▶ [EXERCISE MATERIAL]

# # # #

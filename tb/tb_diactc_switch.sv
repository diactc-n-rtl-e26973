// tb_diactc_switch: end-to-end test of the DiaCTC switch at N=8, VOQ depth 4.
//
// Every cell gets a unique id in its payload; a scoreboard records src, dst
// and entry slot, and each delivered cell must be known, leave on its own
// dst, carry its src and leave at most once. Dropped cells (in_drop) are
// removed from the scoreboard; after a drain nothing may be left.
// Phases:
//   1. one cell through an empty switch: latency must be exactly 2 slots;
//   2. a saturating permutation (input i -> output i+3): after warm-up every
//      output must deliver a cell every slot, with no interception;
//   3. uniform Bernoulli traffic at load 0.9;
//   4. every input sending to output 0: heavy interception and drops;
//   5. drain.
// Mechanisms counted, each must occur: primary choice, secondary choice,
// interception (each intercepted cell must come from a port upstream of
// the interceptor on its column), interception on the wrapped part of a column (a row below
// the column's head index), external drop, idle port, cell reordering
// within one flow is reported only.
module tb_diactc_switch;
  import diactc_pkg::*;

  localparam int N = 8;
  localparam int DEPTH = 4;

  logic         clk = 0, rst_n = 0;
  cell_t        in_cell [N];
  cell_t        out_cell[N];
  logic [N-1:0] in_drop, tx_valid, intercepted, sel_primary, sel_secondary;

  diactc_switch #(.N(N), .DEPTH(DEPTH)) dut (.*);

  always #5 clk = ~clk;

  typedef struct { int src; int dst; int t_in; } rec_t;
  rec_t        sb [int];
  int          last_id [N][N];
  int unsigned next_id = 1;
  int          slot = 0;

  int checks = 0, failures = 0;
  int n_in = 0, n_out = 0, n_drop = 0, n_prim = 0, n_sec = 0, n_icpt = 0;
  int n_icpt_wrap = 0, n_idle = 0, n_reorder = 0;
  longint sum_delay = 0;
  int min_delay = 1 << 30;
  int perm_full = 1, perm_icpt = 0, perm_window = 0;

  task automatic check(logic ok, string what);
    checks++;
    if (!ok) begin
      failures++;
      if (failures < 20) $display("FAIL %s at slot %0d", what, slot);
    end
  endtask

  initial begin
    repeat (50000) @(posedge clk);
    failures++;
    $display("TB_RESULT checks=%0d failures=%0d", checks, failures);
    $finish;
  end

  function automatic cell_t make_cell(int src, int dst);
    cell_t c;
    c.valid = 1'b1;
    c.src   = port_t'(src);
    c.dst   = port_t'(dst);
    c.data  = 64'(next_id);
    sb[next_id] = '{src: src, dst: dst, t_in: slot};
    next_id++;
    n_in++;
    return c;
  endfunction

  // Monitor: sample everything just before each clock edge ends the slot.
  always @(posedge clk) if (rst_n) begin
    for (int i = 0; i < N; i++) begin
      if (in_drop[i]) begin
        check(sb.exists(int'(in_cell[i].data)), "dropped cell known");
        sb.delete(int'(in_cell[i].data));
        n_drop++;
      end
      if (sel_primary[i])   n_prim++;
      if (sel_secondary[i]) n_sec++;
      if (!tx_valid[i])     n_idle++;
      if (intercepted[i]) begin
        n_icpt++;
        if (int'(dut.tx_col[i]) > i) n_icpt_wrap++;
        // A cell for output d held by port i came from a port upstream of
        // i on column d: (i - s) mod N <= (i - d) mod N, and d != i.
        begin
          int s, d;
          s = int'(dut.rcv_cell[i].src);
          d = int'(dut.rcv_cell[i].dst);
          check(d != i && (i - s + N) % N <= (i - d + N) % N, "intercepted cell from upstream");
        end
      end
      if (out_cell[i].valid) begin
        int id;
        id = int'(out_cell[i].data);
        check(sb.exists(id), "delivered cell known");
        if (sb.exists(id)) begin
          check(sb[id].dst == i, "cell on its own output");
          check(sb[id].src == int'(out_cell[i].src), "src carried");
          if (id < last_id[sb[id].src][i]) n_reorder++;
          last_id[sb[id].src][i] = id;
          sum_delay += slot - sb[id].t_in;
          if (slot - sb[id].t_in < min_delay) min_delay = slot - sb[id].t_in;
          sb.delete(id);
        end
        n_out++;
      end
    end
    if (perm_window) begin
      for (int j = 0; j < N; j++) if (!out_cell[j].valid) perm_full = 0;
      if (intercepted != '0) perm_icpt++;
    end
    slot++;
  end

  task automatic idle_inputs();
    for (int i = 0; i < N; i++) in_cell[i] = NO_CELL;
  endtask

  initial begin
    for (int s = 0; s < N; s++) for (int d = 0; d < N; d++) last_id[s][d] = 0;
    idle_inputs();
    repeat (3) @(posedge clk);
    @(negedge clk) rst_n = 1;

    // 1. single-cell latency
    @(negedge clk);
    in_cell[2] = make_cell(2, 5);
    begin
      int t0;
      t0 = slot;
      @(negedge clk) idle_inputs();
      while (!out_cell[5].valid && slot < t0 + 20) @(negedge clk);
      checks++;
      if (slot - t0 != 2) begin
        failures++;
        $display("FAIL latency %0d slots, expected 2", slot - t0);
      end
    end
    repeat (5) @(negedge clk);

    // 2. saturating permutation
    for (int t = 0; t < 300; t++) begin
      for (int i = 0; i < N; i++) in_cell[i] = make_cell(i, (i + 3) % N);
      perm_window = (t >= 20);
      @(negedge clk);
    end
    perm_window = 0;
    idle_inputs();
    check(perm_full == 1, "permutation: every output busy every slot");
    check(perm_icpt == 0, "permutation: no interception");
    repeat (50) @(negedge clk);

    // 3. uniform Bernoulli, load 0.9
    for (int t = 0; t < 3000; t++) begin
      for (int i = 0; i < N; i++)
        in_cell[i] = ($urandom % 100 < 90) ? make_cell(i, $urandom % N) : NO_CELL;
      @(negedge clk);
    end

    // 4. all inputs to output 0
    for (int t = 0; t < 200; t++) begin
      for (int i = 0; i < N; i++) in_cell[i] = make_cell(i, 0);
      @(negedge clk);
    end

    // 5. drain
    idle_inputs();
    repeat (600) @(negedge clk);

    check(sb.size() == 0, "all cells delivered or dropped");
    check(n_in == n_out + n_drop, "cell count conserved");
    check(min_delay == 2, "minimum latency 2 slots");
    check(n_prim > 0, "primary choices");
    check(n_sec > 0, "secondary choices");
    check(n_icpt > 0, "interceptions");
    check(n_icpt_wrap > 0, "interceptions on wrapped column part");
    check(n_drop > 0, "drops");
    check(n_idle > 0, "idle ports");
    $display("cells in=%0d out=%0d dropped=%0d left=%0d mean delay=%0.2f slots",
             n_in, n_out, n_drop, sb.size(), real'(sum_delay) / real'(n_out));
    $display("primary=%0d secondary=%0d intercepts=%0d (wrapped part %0d) idle=%0d reordered=%0d",
             n_prim, n_sec, n_icpt, n_icpt_wrap, n_idle, n_reorder);
    $display("TB_RESULT checks=%0d failures=%0d", checks, failures);
    $finish;
  end
endmodule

# # # #

▶ [TASK PROMPT]
In the data above, retype exactly and only the lines between the one holding "repeat (50000) @(posedge clk);" and the one holding "d = int'(dut.rcv_cell[i].dst);", inclusive.

▶ [ANSWER TO THE PROBLEM]
    repeat (50000) @(posedge clk);
    failures++;
    $display("TB_RESULT checks=%0d failures=%0d", checks, failures);
    $finish;
  end

  function automatic cell_t make_cell(int src, int dst);
    cell_t c;
    c.valid = 1'b1;
    c.src   = port_t'(src);
    c.dst   = port_t'(dst);
    c.data  = 64'(next_id);
    sb[next_id] = '{src: src, dst: dst, t_in: slot};
    next_id++;
    n_in++;
    return c;
  endfunction

  // Monitor: sample everything just before each clock edge ends the slot.
  always @(posedge clk) if (rst_n) begin
    for (int i = 0; i < N; i++) begin
      if (in_drop[i]) begin
        check(sb.exists(int'(in_cell[i].data)), "dropped cell known");
        sb.delete(int'(in_cell[i].data));
        n_drop++;
      end
      if (sel_primary[i])   n_prim++;
      if (sel_secondary[i]) n_sec++;
      if (!tx_valid[i])     n_idle++;
      if (intercepted[i]) begin
        n_icpt++;
        if (int'(dut.tx_col[i]) > i) n_icpt_wrap++;
        // A cell for output d held by port i came from a port upstream of
        // i on column d: (i - s) mod N <= (i - d) mod N, and d != i.
        begin
          int s, d;
          s = int'(dut.rcv_cell[i].src);
          d = int'(dut.rcv_cell[i].dst);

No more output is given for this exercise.